• [What this task involves] Among the entries below, tally each line where the word "reads" appears and state only the total.

== Supplied data ==

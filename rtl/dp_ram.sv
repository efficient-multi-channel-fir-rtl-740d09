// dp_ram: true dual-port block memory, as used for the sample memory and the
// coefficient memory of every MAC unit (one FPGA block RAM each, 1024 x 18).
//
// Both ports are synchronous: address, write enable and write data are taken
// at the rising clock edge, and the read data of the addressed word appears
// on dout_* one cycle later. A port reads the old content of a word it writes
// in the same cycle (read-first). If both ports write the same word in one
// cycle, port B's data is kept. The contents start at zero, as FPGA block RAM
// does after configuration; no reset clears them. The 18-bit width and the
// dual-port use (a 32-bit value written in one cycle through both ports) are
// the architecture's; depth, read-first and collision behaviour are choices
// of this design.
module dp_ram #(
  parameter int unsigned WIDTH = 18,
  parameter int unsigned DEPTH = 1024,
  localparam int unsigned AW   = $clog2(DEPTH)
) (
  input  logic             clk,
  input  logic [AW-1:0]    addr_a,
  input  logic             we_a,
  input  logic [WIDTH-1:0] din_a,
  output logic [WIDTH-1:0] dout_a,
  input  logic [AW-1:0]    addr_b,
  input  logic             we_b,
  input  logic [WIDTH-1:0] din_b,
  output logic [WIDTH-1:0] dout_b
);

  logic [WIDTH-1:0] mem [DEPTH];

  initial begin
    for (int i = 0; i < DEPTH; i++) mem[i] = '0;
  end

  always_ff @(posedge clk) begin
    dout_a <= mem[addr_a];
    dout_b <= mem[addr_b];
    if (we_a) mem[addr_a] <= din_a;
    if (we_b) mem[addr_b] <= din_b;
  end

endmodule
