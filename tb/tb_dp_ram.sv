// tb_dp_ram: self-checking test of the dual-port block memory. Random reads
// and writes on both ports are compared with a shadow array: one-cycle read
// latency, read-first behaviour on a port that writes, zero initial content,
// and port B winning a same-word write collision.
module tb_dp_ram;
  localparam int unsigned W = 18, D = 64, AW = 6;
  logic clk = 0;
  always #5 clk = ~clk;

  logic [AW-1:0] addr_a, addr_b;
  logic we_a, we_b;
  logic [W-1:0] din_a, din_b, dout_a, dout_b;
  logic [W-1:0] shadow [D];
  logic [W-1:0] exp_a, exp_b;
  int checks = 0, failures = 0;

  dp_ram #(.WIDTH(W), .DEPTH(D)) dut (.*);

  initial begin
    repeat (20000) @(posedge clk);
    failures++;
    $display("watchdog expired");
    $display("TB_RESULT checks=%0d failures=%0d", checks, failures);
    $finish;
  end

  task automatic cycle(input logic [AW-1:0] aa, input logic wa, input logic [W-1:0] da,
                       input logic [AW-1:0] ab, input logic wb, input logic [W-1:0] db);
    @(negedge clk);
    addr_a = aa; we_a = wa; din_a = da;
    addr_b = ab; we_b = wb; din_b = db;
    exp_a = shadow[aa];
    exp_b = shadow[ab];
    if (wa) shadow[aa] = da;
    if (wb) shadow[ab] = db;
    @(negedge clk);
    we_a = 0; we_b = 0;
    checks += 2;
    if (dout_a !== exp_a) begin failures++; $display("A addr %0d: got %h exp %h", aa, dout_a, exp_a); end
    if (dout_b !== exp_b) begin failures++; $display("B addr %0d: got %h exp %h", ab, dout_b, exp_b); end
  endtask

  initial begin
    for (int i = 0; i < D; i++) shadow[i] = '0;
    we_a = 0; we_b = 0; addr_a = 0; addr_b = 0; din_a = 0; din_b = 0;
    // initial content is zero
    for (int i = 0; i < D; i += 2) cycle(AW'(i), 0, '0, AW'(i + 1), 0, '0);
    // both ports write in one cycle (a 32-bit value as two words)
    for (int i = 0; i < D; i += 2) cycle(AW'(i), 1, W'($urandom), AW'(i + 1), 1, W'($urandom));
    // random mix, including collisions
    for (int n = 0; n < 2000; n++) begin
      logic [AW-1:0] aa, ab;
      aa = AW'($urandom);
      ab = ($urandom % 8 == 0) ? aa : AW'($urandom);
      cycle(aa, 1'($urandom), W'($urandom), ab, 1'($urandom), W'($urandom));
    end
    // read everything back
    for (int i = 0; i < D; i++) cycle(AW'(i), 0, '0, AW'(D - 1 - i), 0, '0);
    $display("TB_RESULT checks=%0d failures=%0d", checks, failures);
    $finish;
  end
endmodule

===
== Supplied data ==

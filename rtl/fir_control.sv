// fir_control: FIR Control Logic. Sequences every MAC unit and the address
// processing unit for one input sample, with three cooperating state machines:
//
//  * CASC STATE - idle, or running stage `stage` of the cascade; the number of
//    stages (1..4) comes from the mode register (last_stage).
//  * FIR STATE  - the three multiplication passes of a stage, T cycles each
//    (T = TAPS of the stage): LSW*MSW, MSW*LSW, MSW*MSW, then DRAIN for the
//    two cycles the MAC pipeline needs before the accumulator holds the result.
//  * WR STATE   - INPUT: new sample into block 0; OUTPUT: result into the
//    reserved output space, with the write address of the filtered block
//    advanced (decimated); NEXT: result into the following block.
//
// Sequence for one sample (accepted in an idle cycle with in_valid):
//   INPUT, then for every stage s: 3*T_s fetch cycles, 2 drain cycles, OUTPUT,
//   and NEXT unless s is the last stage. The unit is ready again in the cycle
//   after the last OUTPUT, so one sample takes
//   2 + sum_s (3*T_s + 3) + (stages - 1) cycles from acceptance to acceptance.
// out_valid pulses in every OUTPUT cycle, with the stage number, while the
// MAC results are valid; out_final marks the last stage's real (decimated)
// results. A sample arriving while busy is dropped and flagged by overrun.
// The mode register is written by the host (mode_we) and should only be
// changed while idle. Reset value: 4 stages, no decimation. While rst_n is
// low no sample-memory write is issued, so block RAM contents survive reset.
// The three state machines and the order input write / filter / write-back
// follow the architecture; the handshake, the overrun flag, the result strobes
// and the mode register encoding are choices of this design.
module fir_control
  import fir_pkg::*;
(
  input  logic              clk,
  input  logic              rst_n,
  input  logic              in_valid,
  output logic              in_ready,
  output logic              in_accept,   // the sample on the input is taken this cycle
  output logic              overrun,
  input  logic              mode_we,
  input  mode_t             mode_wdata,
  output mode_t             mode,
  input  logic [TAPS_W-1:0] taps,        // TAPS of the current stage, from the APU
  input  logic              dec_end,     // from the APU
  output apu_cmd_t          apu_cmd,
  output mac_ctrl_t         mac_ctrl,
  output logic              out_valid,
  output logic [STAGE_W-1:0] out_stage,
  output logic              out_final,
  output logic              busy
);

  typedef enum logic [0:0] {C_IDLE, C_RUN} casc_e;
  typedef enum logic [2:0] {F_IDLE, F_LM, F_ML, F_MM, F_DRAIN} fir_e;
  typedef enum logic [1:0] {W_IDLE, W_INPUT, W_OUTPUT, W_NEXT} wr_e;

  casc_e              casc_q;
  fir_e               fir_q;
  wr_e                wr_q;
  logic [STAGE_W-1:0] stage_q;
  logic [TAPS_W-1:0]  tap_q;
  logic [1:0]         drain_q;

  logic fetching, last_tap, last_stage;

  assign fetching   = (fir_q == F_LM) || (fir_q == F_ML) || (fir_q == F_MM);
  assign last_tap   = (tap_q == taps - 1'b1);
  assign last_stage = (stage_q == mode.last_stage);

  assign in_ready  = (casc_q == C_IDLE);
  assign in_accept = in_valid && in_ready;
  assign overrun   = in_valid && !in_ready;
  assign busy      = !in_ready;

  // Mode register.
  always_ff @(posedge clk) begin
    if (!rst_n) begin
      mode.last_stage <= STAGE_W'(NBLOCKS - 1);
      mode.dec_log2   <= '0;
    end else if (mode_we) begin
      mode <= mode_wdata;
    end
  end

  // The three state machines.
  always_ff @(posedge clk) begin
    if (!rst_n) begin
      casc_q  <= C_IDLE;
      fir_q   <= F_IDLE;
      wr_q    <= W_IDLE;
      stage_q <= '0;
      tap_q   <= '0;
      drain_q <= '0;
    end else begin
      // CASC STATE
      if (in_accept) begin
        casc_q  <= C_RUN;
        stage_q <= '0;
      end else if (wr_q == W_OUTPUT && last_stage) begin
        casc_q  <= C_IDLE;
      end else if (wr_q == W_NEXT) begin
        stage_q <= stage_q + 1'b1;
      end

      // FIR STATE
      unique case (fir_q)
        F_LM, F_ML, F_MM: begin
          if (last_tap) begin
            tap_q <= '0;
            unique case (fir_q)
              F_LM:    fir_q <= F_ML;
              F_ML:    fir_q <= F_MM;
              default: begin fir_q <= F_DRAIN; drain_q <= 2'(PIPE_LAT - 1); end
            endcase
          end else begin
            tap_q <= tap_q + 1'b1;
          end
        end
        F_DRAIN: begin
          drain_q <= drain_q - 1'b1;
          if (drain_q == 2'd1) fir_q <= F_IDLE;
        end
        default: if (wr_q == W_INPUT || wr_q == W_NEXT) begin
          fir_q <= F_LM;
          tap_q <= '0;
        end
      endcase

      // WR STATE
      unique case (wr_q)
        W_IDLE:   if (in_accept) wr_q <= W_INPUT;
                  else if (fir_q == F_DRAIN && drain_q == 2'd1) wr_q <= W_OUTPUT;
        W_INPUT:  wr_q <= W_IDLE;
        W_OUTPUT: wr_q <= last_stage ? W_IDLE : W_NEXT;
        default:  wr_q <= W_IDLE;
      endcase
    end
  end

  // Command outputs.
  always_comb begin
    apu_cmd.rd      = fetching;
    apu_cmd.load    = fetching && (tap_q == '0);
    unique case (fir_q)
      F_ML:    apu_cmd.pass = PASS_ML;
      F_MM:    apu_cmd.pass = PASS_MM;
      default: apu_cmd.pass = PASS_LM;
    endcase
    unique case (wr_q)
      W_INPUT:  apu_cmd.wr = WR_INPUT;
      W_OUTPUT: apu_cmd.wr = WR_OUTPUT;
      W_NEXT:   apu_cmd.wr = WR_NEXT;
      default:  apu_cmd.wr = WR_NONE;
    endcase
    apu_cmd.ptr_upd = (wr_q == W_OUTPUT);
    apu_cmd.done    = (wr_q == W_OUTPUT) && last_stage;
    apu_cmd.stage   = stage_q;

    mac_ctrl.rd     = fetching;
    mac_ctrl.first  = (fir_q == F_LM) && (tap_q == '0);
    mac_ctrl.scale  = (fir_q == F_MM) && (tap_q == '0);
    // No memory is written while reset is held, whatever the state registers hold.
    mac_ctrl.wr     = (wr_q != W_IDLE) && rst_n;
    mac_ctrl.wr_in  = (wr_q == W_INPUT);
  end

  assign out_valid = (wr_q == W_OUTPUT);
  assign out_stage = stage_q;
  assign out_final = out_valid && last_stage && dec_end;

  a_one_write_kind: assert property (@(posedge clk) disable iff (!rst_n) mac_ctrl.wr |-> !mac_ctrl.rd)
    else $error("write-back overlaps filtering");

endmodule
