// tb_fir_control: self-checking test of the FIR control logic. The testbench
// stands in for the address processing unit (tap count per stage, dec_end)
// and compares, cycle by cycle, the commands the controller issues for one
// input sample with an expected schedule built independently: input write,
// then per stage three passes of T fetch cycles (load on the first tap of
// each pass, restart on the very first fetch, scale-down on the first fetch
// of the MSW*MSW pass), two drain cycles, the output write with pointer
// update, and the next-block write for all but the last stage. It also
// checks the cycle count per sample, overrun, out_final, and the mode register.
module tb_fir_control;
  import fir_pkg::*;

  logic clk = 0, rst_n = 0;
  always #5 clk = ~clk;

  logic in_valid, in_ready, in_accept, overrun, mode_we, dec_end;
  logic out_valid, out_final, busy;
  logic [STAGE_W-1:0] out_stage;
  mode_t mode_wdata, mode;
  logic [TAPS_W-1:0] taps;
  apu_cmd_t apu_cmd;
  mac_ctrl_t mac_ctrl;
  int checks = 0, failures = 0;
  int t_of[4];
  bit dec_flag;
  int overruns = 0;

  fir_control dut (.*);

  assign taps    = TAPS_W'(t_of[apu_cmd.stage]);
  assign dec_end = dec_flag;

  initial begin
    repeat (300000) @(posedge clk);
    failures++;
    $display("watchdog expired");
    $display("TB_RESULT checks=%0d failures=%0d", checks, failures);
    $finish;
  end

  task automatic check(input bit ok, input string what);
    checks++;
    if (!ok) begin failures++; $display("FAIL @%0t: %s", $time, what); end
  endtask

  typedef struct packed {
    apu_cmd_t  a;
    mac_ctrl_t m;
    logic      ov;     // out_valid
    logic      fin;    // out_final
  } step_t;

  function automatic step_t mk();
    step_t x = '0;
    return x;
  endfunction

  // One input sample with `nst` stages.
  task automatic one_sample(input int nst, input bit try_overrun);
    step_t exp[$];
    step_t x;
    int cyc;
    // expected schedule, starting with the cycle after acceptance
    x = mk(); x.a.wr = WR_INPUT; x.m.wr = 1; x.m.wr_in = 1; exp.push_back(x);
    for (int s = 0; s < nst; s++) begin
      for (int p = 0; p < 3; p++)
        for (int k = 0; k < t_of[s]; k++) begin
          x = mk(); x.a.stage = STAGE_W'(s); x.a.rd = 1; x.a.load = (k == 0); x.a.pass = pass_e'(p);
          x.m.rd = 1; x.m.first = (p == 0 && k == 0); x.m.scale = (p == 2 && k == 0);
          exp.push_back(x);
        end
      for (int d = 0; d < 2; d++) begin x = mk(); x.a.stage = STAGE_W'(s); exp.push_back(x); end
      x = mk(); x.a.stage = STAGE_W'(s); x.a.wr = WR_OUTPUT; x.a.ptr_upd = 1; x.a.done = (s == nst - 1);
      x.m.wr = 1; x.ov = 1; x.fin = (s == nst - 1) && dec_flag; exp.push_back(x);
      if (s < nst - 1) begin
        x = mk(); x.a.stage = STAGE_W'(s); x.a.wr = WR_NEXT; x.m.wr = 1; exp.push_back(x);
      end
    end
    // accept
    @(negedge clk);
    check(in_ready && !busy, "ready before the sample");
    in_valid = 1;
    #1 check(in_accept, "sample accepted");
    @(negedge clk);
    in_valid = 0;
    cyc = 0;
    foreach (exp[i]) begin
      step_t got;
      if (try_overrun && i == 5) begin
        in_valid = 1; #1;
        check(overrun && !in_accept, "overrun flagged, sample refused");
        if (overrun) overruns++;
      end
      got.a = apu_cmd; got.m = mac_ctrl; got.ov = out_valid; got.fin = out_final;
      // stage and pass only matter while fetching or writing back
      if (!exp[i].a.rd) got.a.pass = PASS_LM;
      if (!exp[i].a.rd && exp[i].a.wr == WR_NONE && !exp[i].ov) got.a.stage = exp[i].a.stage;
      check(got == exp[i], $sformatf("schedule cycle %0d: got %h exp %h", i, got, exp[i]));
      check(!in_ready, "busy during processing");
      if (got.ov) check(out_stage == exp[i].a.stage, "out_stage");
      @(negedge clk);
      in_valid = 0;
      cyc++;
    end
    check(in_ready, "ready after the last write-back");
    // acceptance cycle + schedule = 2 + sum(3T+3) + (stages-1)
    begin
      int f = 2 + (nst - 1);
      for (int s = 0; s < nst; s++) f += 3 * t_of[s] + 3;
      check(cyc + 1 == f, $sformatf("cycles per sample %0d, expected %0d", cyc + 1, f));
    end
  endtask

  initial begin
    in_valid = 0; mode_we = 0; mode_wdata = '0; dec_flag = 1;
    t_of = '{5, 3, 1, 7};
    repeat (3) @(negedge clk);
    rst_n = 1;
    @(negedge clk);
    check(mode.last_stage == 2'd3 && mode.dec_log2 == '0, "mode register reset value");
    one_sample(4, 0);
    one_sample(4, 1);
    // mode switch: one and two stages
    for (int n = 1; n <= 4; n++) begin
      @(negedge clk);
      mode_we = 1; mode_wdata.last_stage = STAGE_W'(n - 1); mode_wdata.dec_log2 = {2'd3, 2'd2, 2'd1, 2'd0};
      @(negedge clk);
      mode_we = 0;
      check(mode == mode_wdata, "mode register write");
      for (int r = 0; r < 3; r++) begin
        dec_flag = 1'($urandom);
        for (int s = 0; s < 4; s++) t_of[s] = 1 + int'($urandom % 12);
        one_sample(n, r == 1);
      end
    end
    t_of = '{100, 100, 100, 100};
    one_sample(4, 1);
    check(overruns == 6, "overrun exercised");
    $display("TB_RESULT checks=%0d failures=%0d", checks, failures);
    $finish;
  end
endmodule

===

• [Response] 2